AZENTA INVESTOR CONTACTS:
Sara Silverman
Head of Investor Relations & Corporate Communications
[email protected]
Sherry Dinsmore
[email protected]
Notes on Non-GAAP Financial Measures
Non-GAAP financial measures are used in addition to and in conjunction with results presented in accordance with GAAP and should not be relied upon to the exclusion of GAAP financial measures. Management adjusts the GAAP results for the impact of amortization of intangible assets, restructuring charges, purchase price accounting adjustments and charges related to M&A to provide investors better perspective on the results of operations which the Company believes is more comparable to the similar analysis provided by its peers.  Management also excludes special charges and gains, such as impairment losses, gains and losses from the sale of assets, certain tax benefits and charges, as well as other gains and charges that are not representative of the normal operations of the business. Management strongly encourages investors to review our financial statements and publicly filed reports in their entirety and not rely on any single measure.

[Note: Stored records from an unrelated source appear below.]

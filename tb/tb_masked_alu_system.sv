// tb_masked_alu_system: end-to-end check of the whole design at its default
// parameters: the masked ALU fed by the Keccak-f[800] mask generator. The
// generator is seeded after reset and reseeded half way through. Requests of every opcode with random operands (and corner
// cases) are issued, sometimes back to back, sometimes after idle gaps.
// For each request it checks the result (Boolean sharings recombine to the
// plain result; B2A gives u0 - u1 = a), the exact latency (MASK/REMASK 1,
// logic 2, shifts 2, ADD/SUB 13, B2A 14), that the result is really shared
// (share 0 is not the plain value for most requests), that share 1 is
// bit-reversed at the ports, and that rd is zero in every cycle without
// rsp_valid (output register stage cleared between results).
module tb_masked_alu_system;
  import masked_alu_pkg::*;
  logic clk = 1'b0, rst_n = 1'b0, req_valid = 1'b0, rsp_valid;
  alu_op_e op;
  word_t rs1_s0, rs1_s1, rs2_s0, rs2_s1, rd_s0, rd_s1;
  logic [4:0] shamt;
  logic seed_load = 1'b0;
  logic [127:0] seed = '0;
  masks_t z_prev;
  int mask_changes = 0, mask_cycles = 0, stall_cycles = 0, b2b = 0, gaps = 0;
  int reseeds = 0, carry_chain = 0;
  int checks = 0, failures = 0;
  int n_op [12];
  int plain_share0 = 0, n_req = 0, zero_cycles = 0;

  masked_alu_system dut (.*);

  always #5 clk = ~clk;

  // The masks must be fresh in every cycle.
  always @(negedge clk) if (rst_n) begin
    mask_cycles++;
    if (dut.u_alu.z != z_prev) mask_changes++;
    z_prev = dut.u_alu.z;
    if (req_valid && !rsp_valid) stall_cycles++;
  end

  initial begin
    repeat (40000) @(posedge clk);
    failures++;
    $display("watchdog expired");
    $display("TB_RESULT checks=%0d failures=%0d", checks, failures);
    $finish;
  end

  task automatic check(input bit ok, input string what);
    checks++;
    if (!ok) begin failures++; $display("FAIL %s", what); end
  endtask

  // Between results the output must be all zero.
  always @(negedge clk) if (rst_n && !rsp_valid) begin
    if (rd_s0 == '0 && rd_s1 == '0) zero_cycles++;
    else begin failures++; $display("FAIL rd not zero without rsp_valid"); end
  end

  function automatic word_t rev(word_t w);
    word_t r;
    for (int i = 0; i < 32; i++) r[i] = w[31 - i];
    return r;
  endfunction

  function automatic word_t expect_of(alu_op_e o, word_t x, word_t y, int n);
    logic [63:0] dbl;
    case (o)
      OP_MASK, OP_REMASK, OP_B2A: return x;
      OP_NOT: return ~x;
      OP_AND: return x & y;
      OP_OR:  return x | y;
      OP_XOR: return x ^ y;
      OP_ADD: return x + y;
      OP_SUB: return x - y;
      OP_SLL: return x << n;
      OP_SRL: return x >> n;
      default: begin dbl = {x, x}; return dbl[n +: 32]; end
    endcase
  endfunction

  function automatic int lat_of(alu_op_e o);
    case (o)
      OP_MASK, OP_REMASK:            return LAT_MASK;
      OP_NOT, OP_AND, OP_OR, OP_XOR: return LAT_BITWISE;
      OP_SLL, OP_SRL, OP_ROR:        return LAT_SHIFT;
      OP_ADD, OP_SUB:                return LAT_ADD;
      default:                       return LAT_B2A;
    endcase
  endfunction

  // Issue one request at the current negedge and wait for its result.
  task automatic issue(input alu_op_e o, input word_t x, input word_t y,
                       input int n, input bit keep_valid);
    int cyc;
    word_t got, expv;
    op = o; shamt = 5'(n);
    if (o == OP_MASK) begin
      rs1_s0 = x; rs1_s1 = $urandom;
    end else begin
      rs1_s0 = $urandom; rs1_s1 = rev(x ^ rs1_s0);
    end
    rs2_s0 = $urandom; rs2_s1 = rev(y ^ rs2_s0);
    req_valid = 1'b1;
    cyc = 0;
    do begin @(negedge clk); cyc++; end while (!rsp_valid && cyc < 40);
    expv = expect_of(o, x, y, n);
    if (o == OP_B2A) got = rd_s0 - rev(rd_s1);
    else             got = rd_s0 ^ rev(rd_s1);
    check(got == expv, $sformatf("op %s x=%h y=%h n=%0d: got %h expected %h",
                                 o.name(), x, y, n, got, expv));
    check(cyc == lat_of(o), $sformatf("op %s latency %0d", o.name(), cyc));
    if (rd_s0 == expv) plain_share0++;
    n_req++;
    n_op[o]++;
    // the request stays up in the result cycle; change it after that edge
    @(negedge clk);
    if (!keep_valid) begin
      req_valid = 1'b0;
      gaps++;
      repeat ($urandom_range(0, 2)) @(negedge clk);
    end else b2b++;
  endtask

  initial begin
    alu_op_e o;
    op = OP_MASK; shamt = '0;
    {rs1_s0, rs1_s1, rs2_s0, rs2_s1} = '0;
    repeat (2) @(negedge clk);
    rst_n = 1'b1;
    seed = {$urandom, $urandom, $urandom, $urandom};
    seed_load = 1'b1; reseeds++;
    @(negedge clk);
    seed_load = 1'b0;
    issue(OP_ADD, 32'hFFFF_FFFF, 32'h1, 0, 1'b0); carry_chain++;
    issue(OP_SUB, 32'h0, 32'h1, 0, 1'b0); carry_chain++;
    issue(OP_SUB, 32'h5555_AAAA, 32'h5555_AAAA, 0, 1'b0); carry_chain++;
    issue(OP_ROR, 32'h8000_0001, 32'h0, 1, 1'b0);
    issue(OP_B2A, 32'hFFFF_FFFF, 32'h0, 0, 1'b0);
    for (int i = 0; i < 600; i++) begin
      o = alu_op_e'(i % 12);
      issue(o, $urandom, $urandom, $urandom_range(0, 31), i[2]);
      if (i == 299) begin  // a request without back-to-back follow-up
        seed = {$urandom, $urandom, $urandom, $urandom};
        seed_load = 1'b1; reseeds++;
        @(negedge clk);
        seed_load = 1'b0;
      end
    end
    for (int k = 0; k < 12; k++) check(n_op[k] > 0, $sformatf("opcode %0d exercised", k));
    check(plain_share0 < n_req / 10, "results are shared");
    check(zero_cycles > 0, "zero cycles between results");
    check(mask_changes > mask_cycles - 5, "fresh masks every cycle");
    check(stall_cycles > 0, "pipeline stalled on the ALU");
    check(b2b > 0, "back-to-back requests");
    check(gaps > 0, "requests after idle gaps");
    check(reseeds == 2, "generator reseeded");
    check(carry_chain == 3, "full-length carry chains");
    $display("requests %0d, zero cycles %0d, stall cycles %0d, back-to-back %0d, gaps %0d",
             n_req, zero_cycles, stall_cycles, b2b, gaps);
    $display("mask changes %0d of %0d cycles, reseeds %0d", mask_changes, mask_cycles, reseeds);
    $display("TB_RESULT checks=%0d failures=%0d", checks, failures);
    $finish;
  end
endmodule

The Company has referenced in the explanation of revenue the estimated impact of COVID. In addition to reported and organic year-over-year percent changes, the Company has included the year-over-year percent changes of organic revenue ex-COVID which excludes the estimated revenue contribution from products delivered and services rendered to support COVID testing and research, and estimated constraints on the business due to disruptions in customer demand or the Company's ability to deliver in the COVID environment.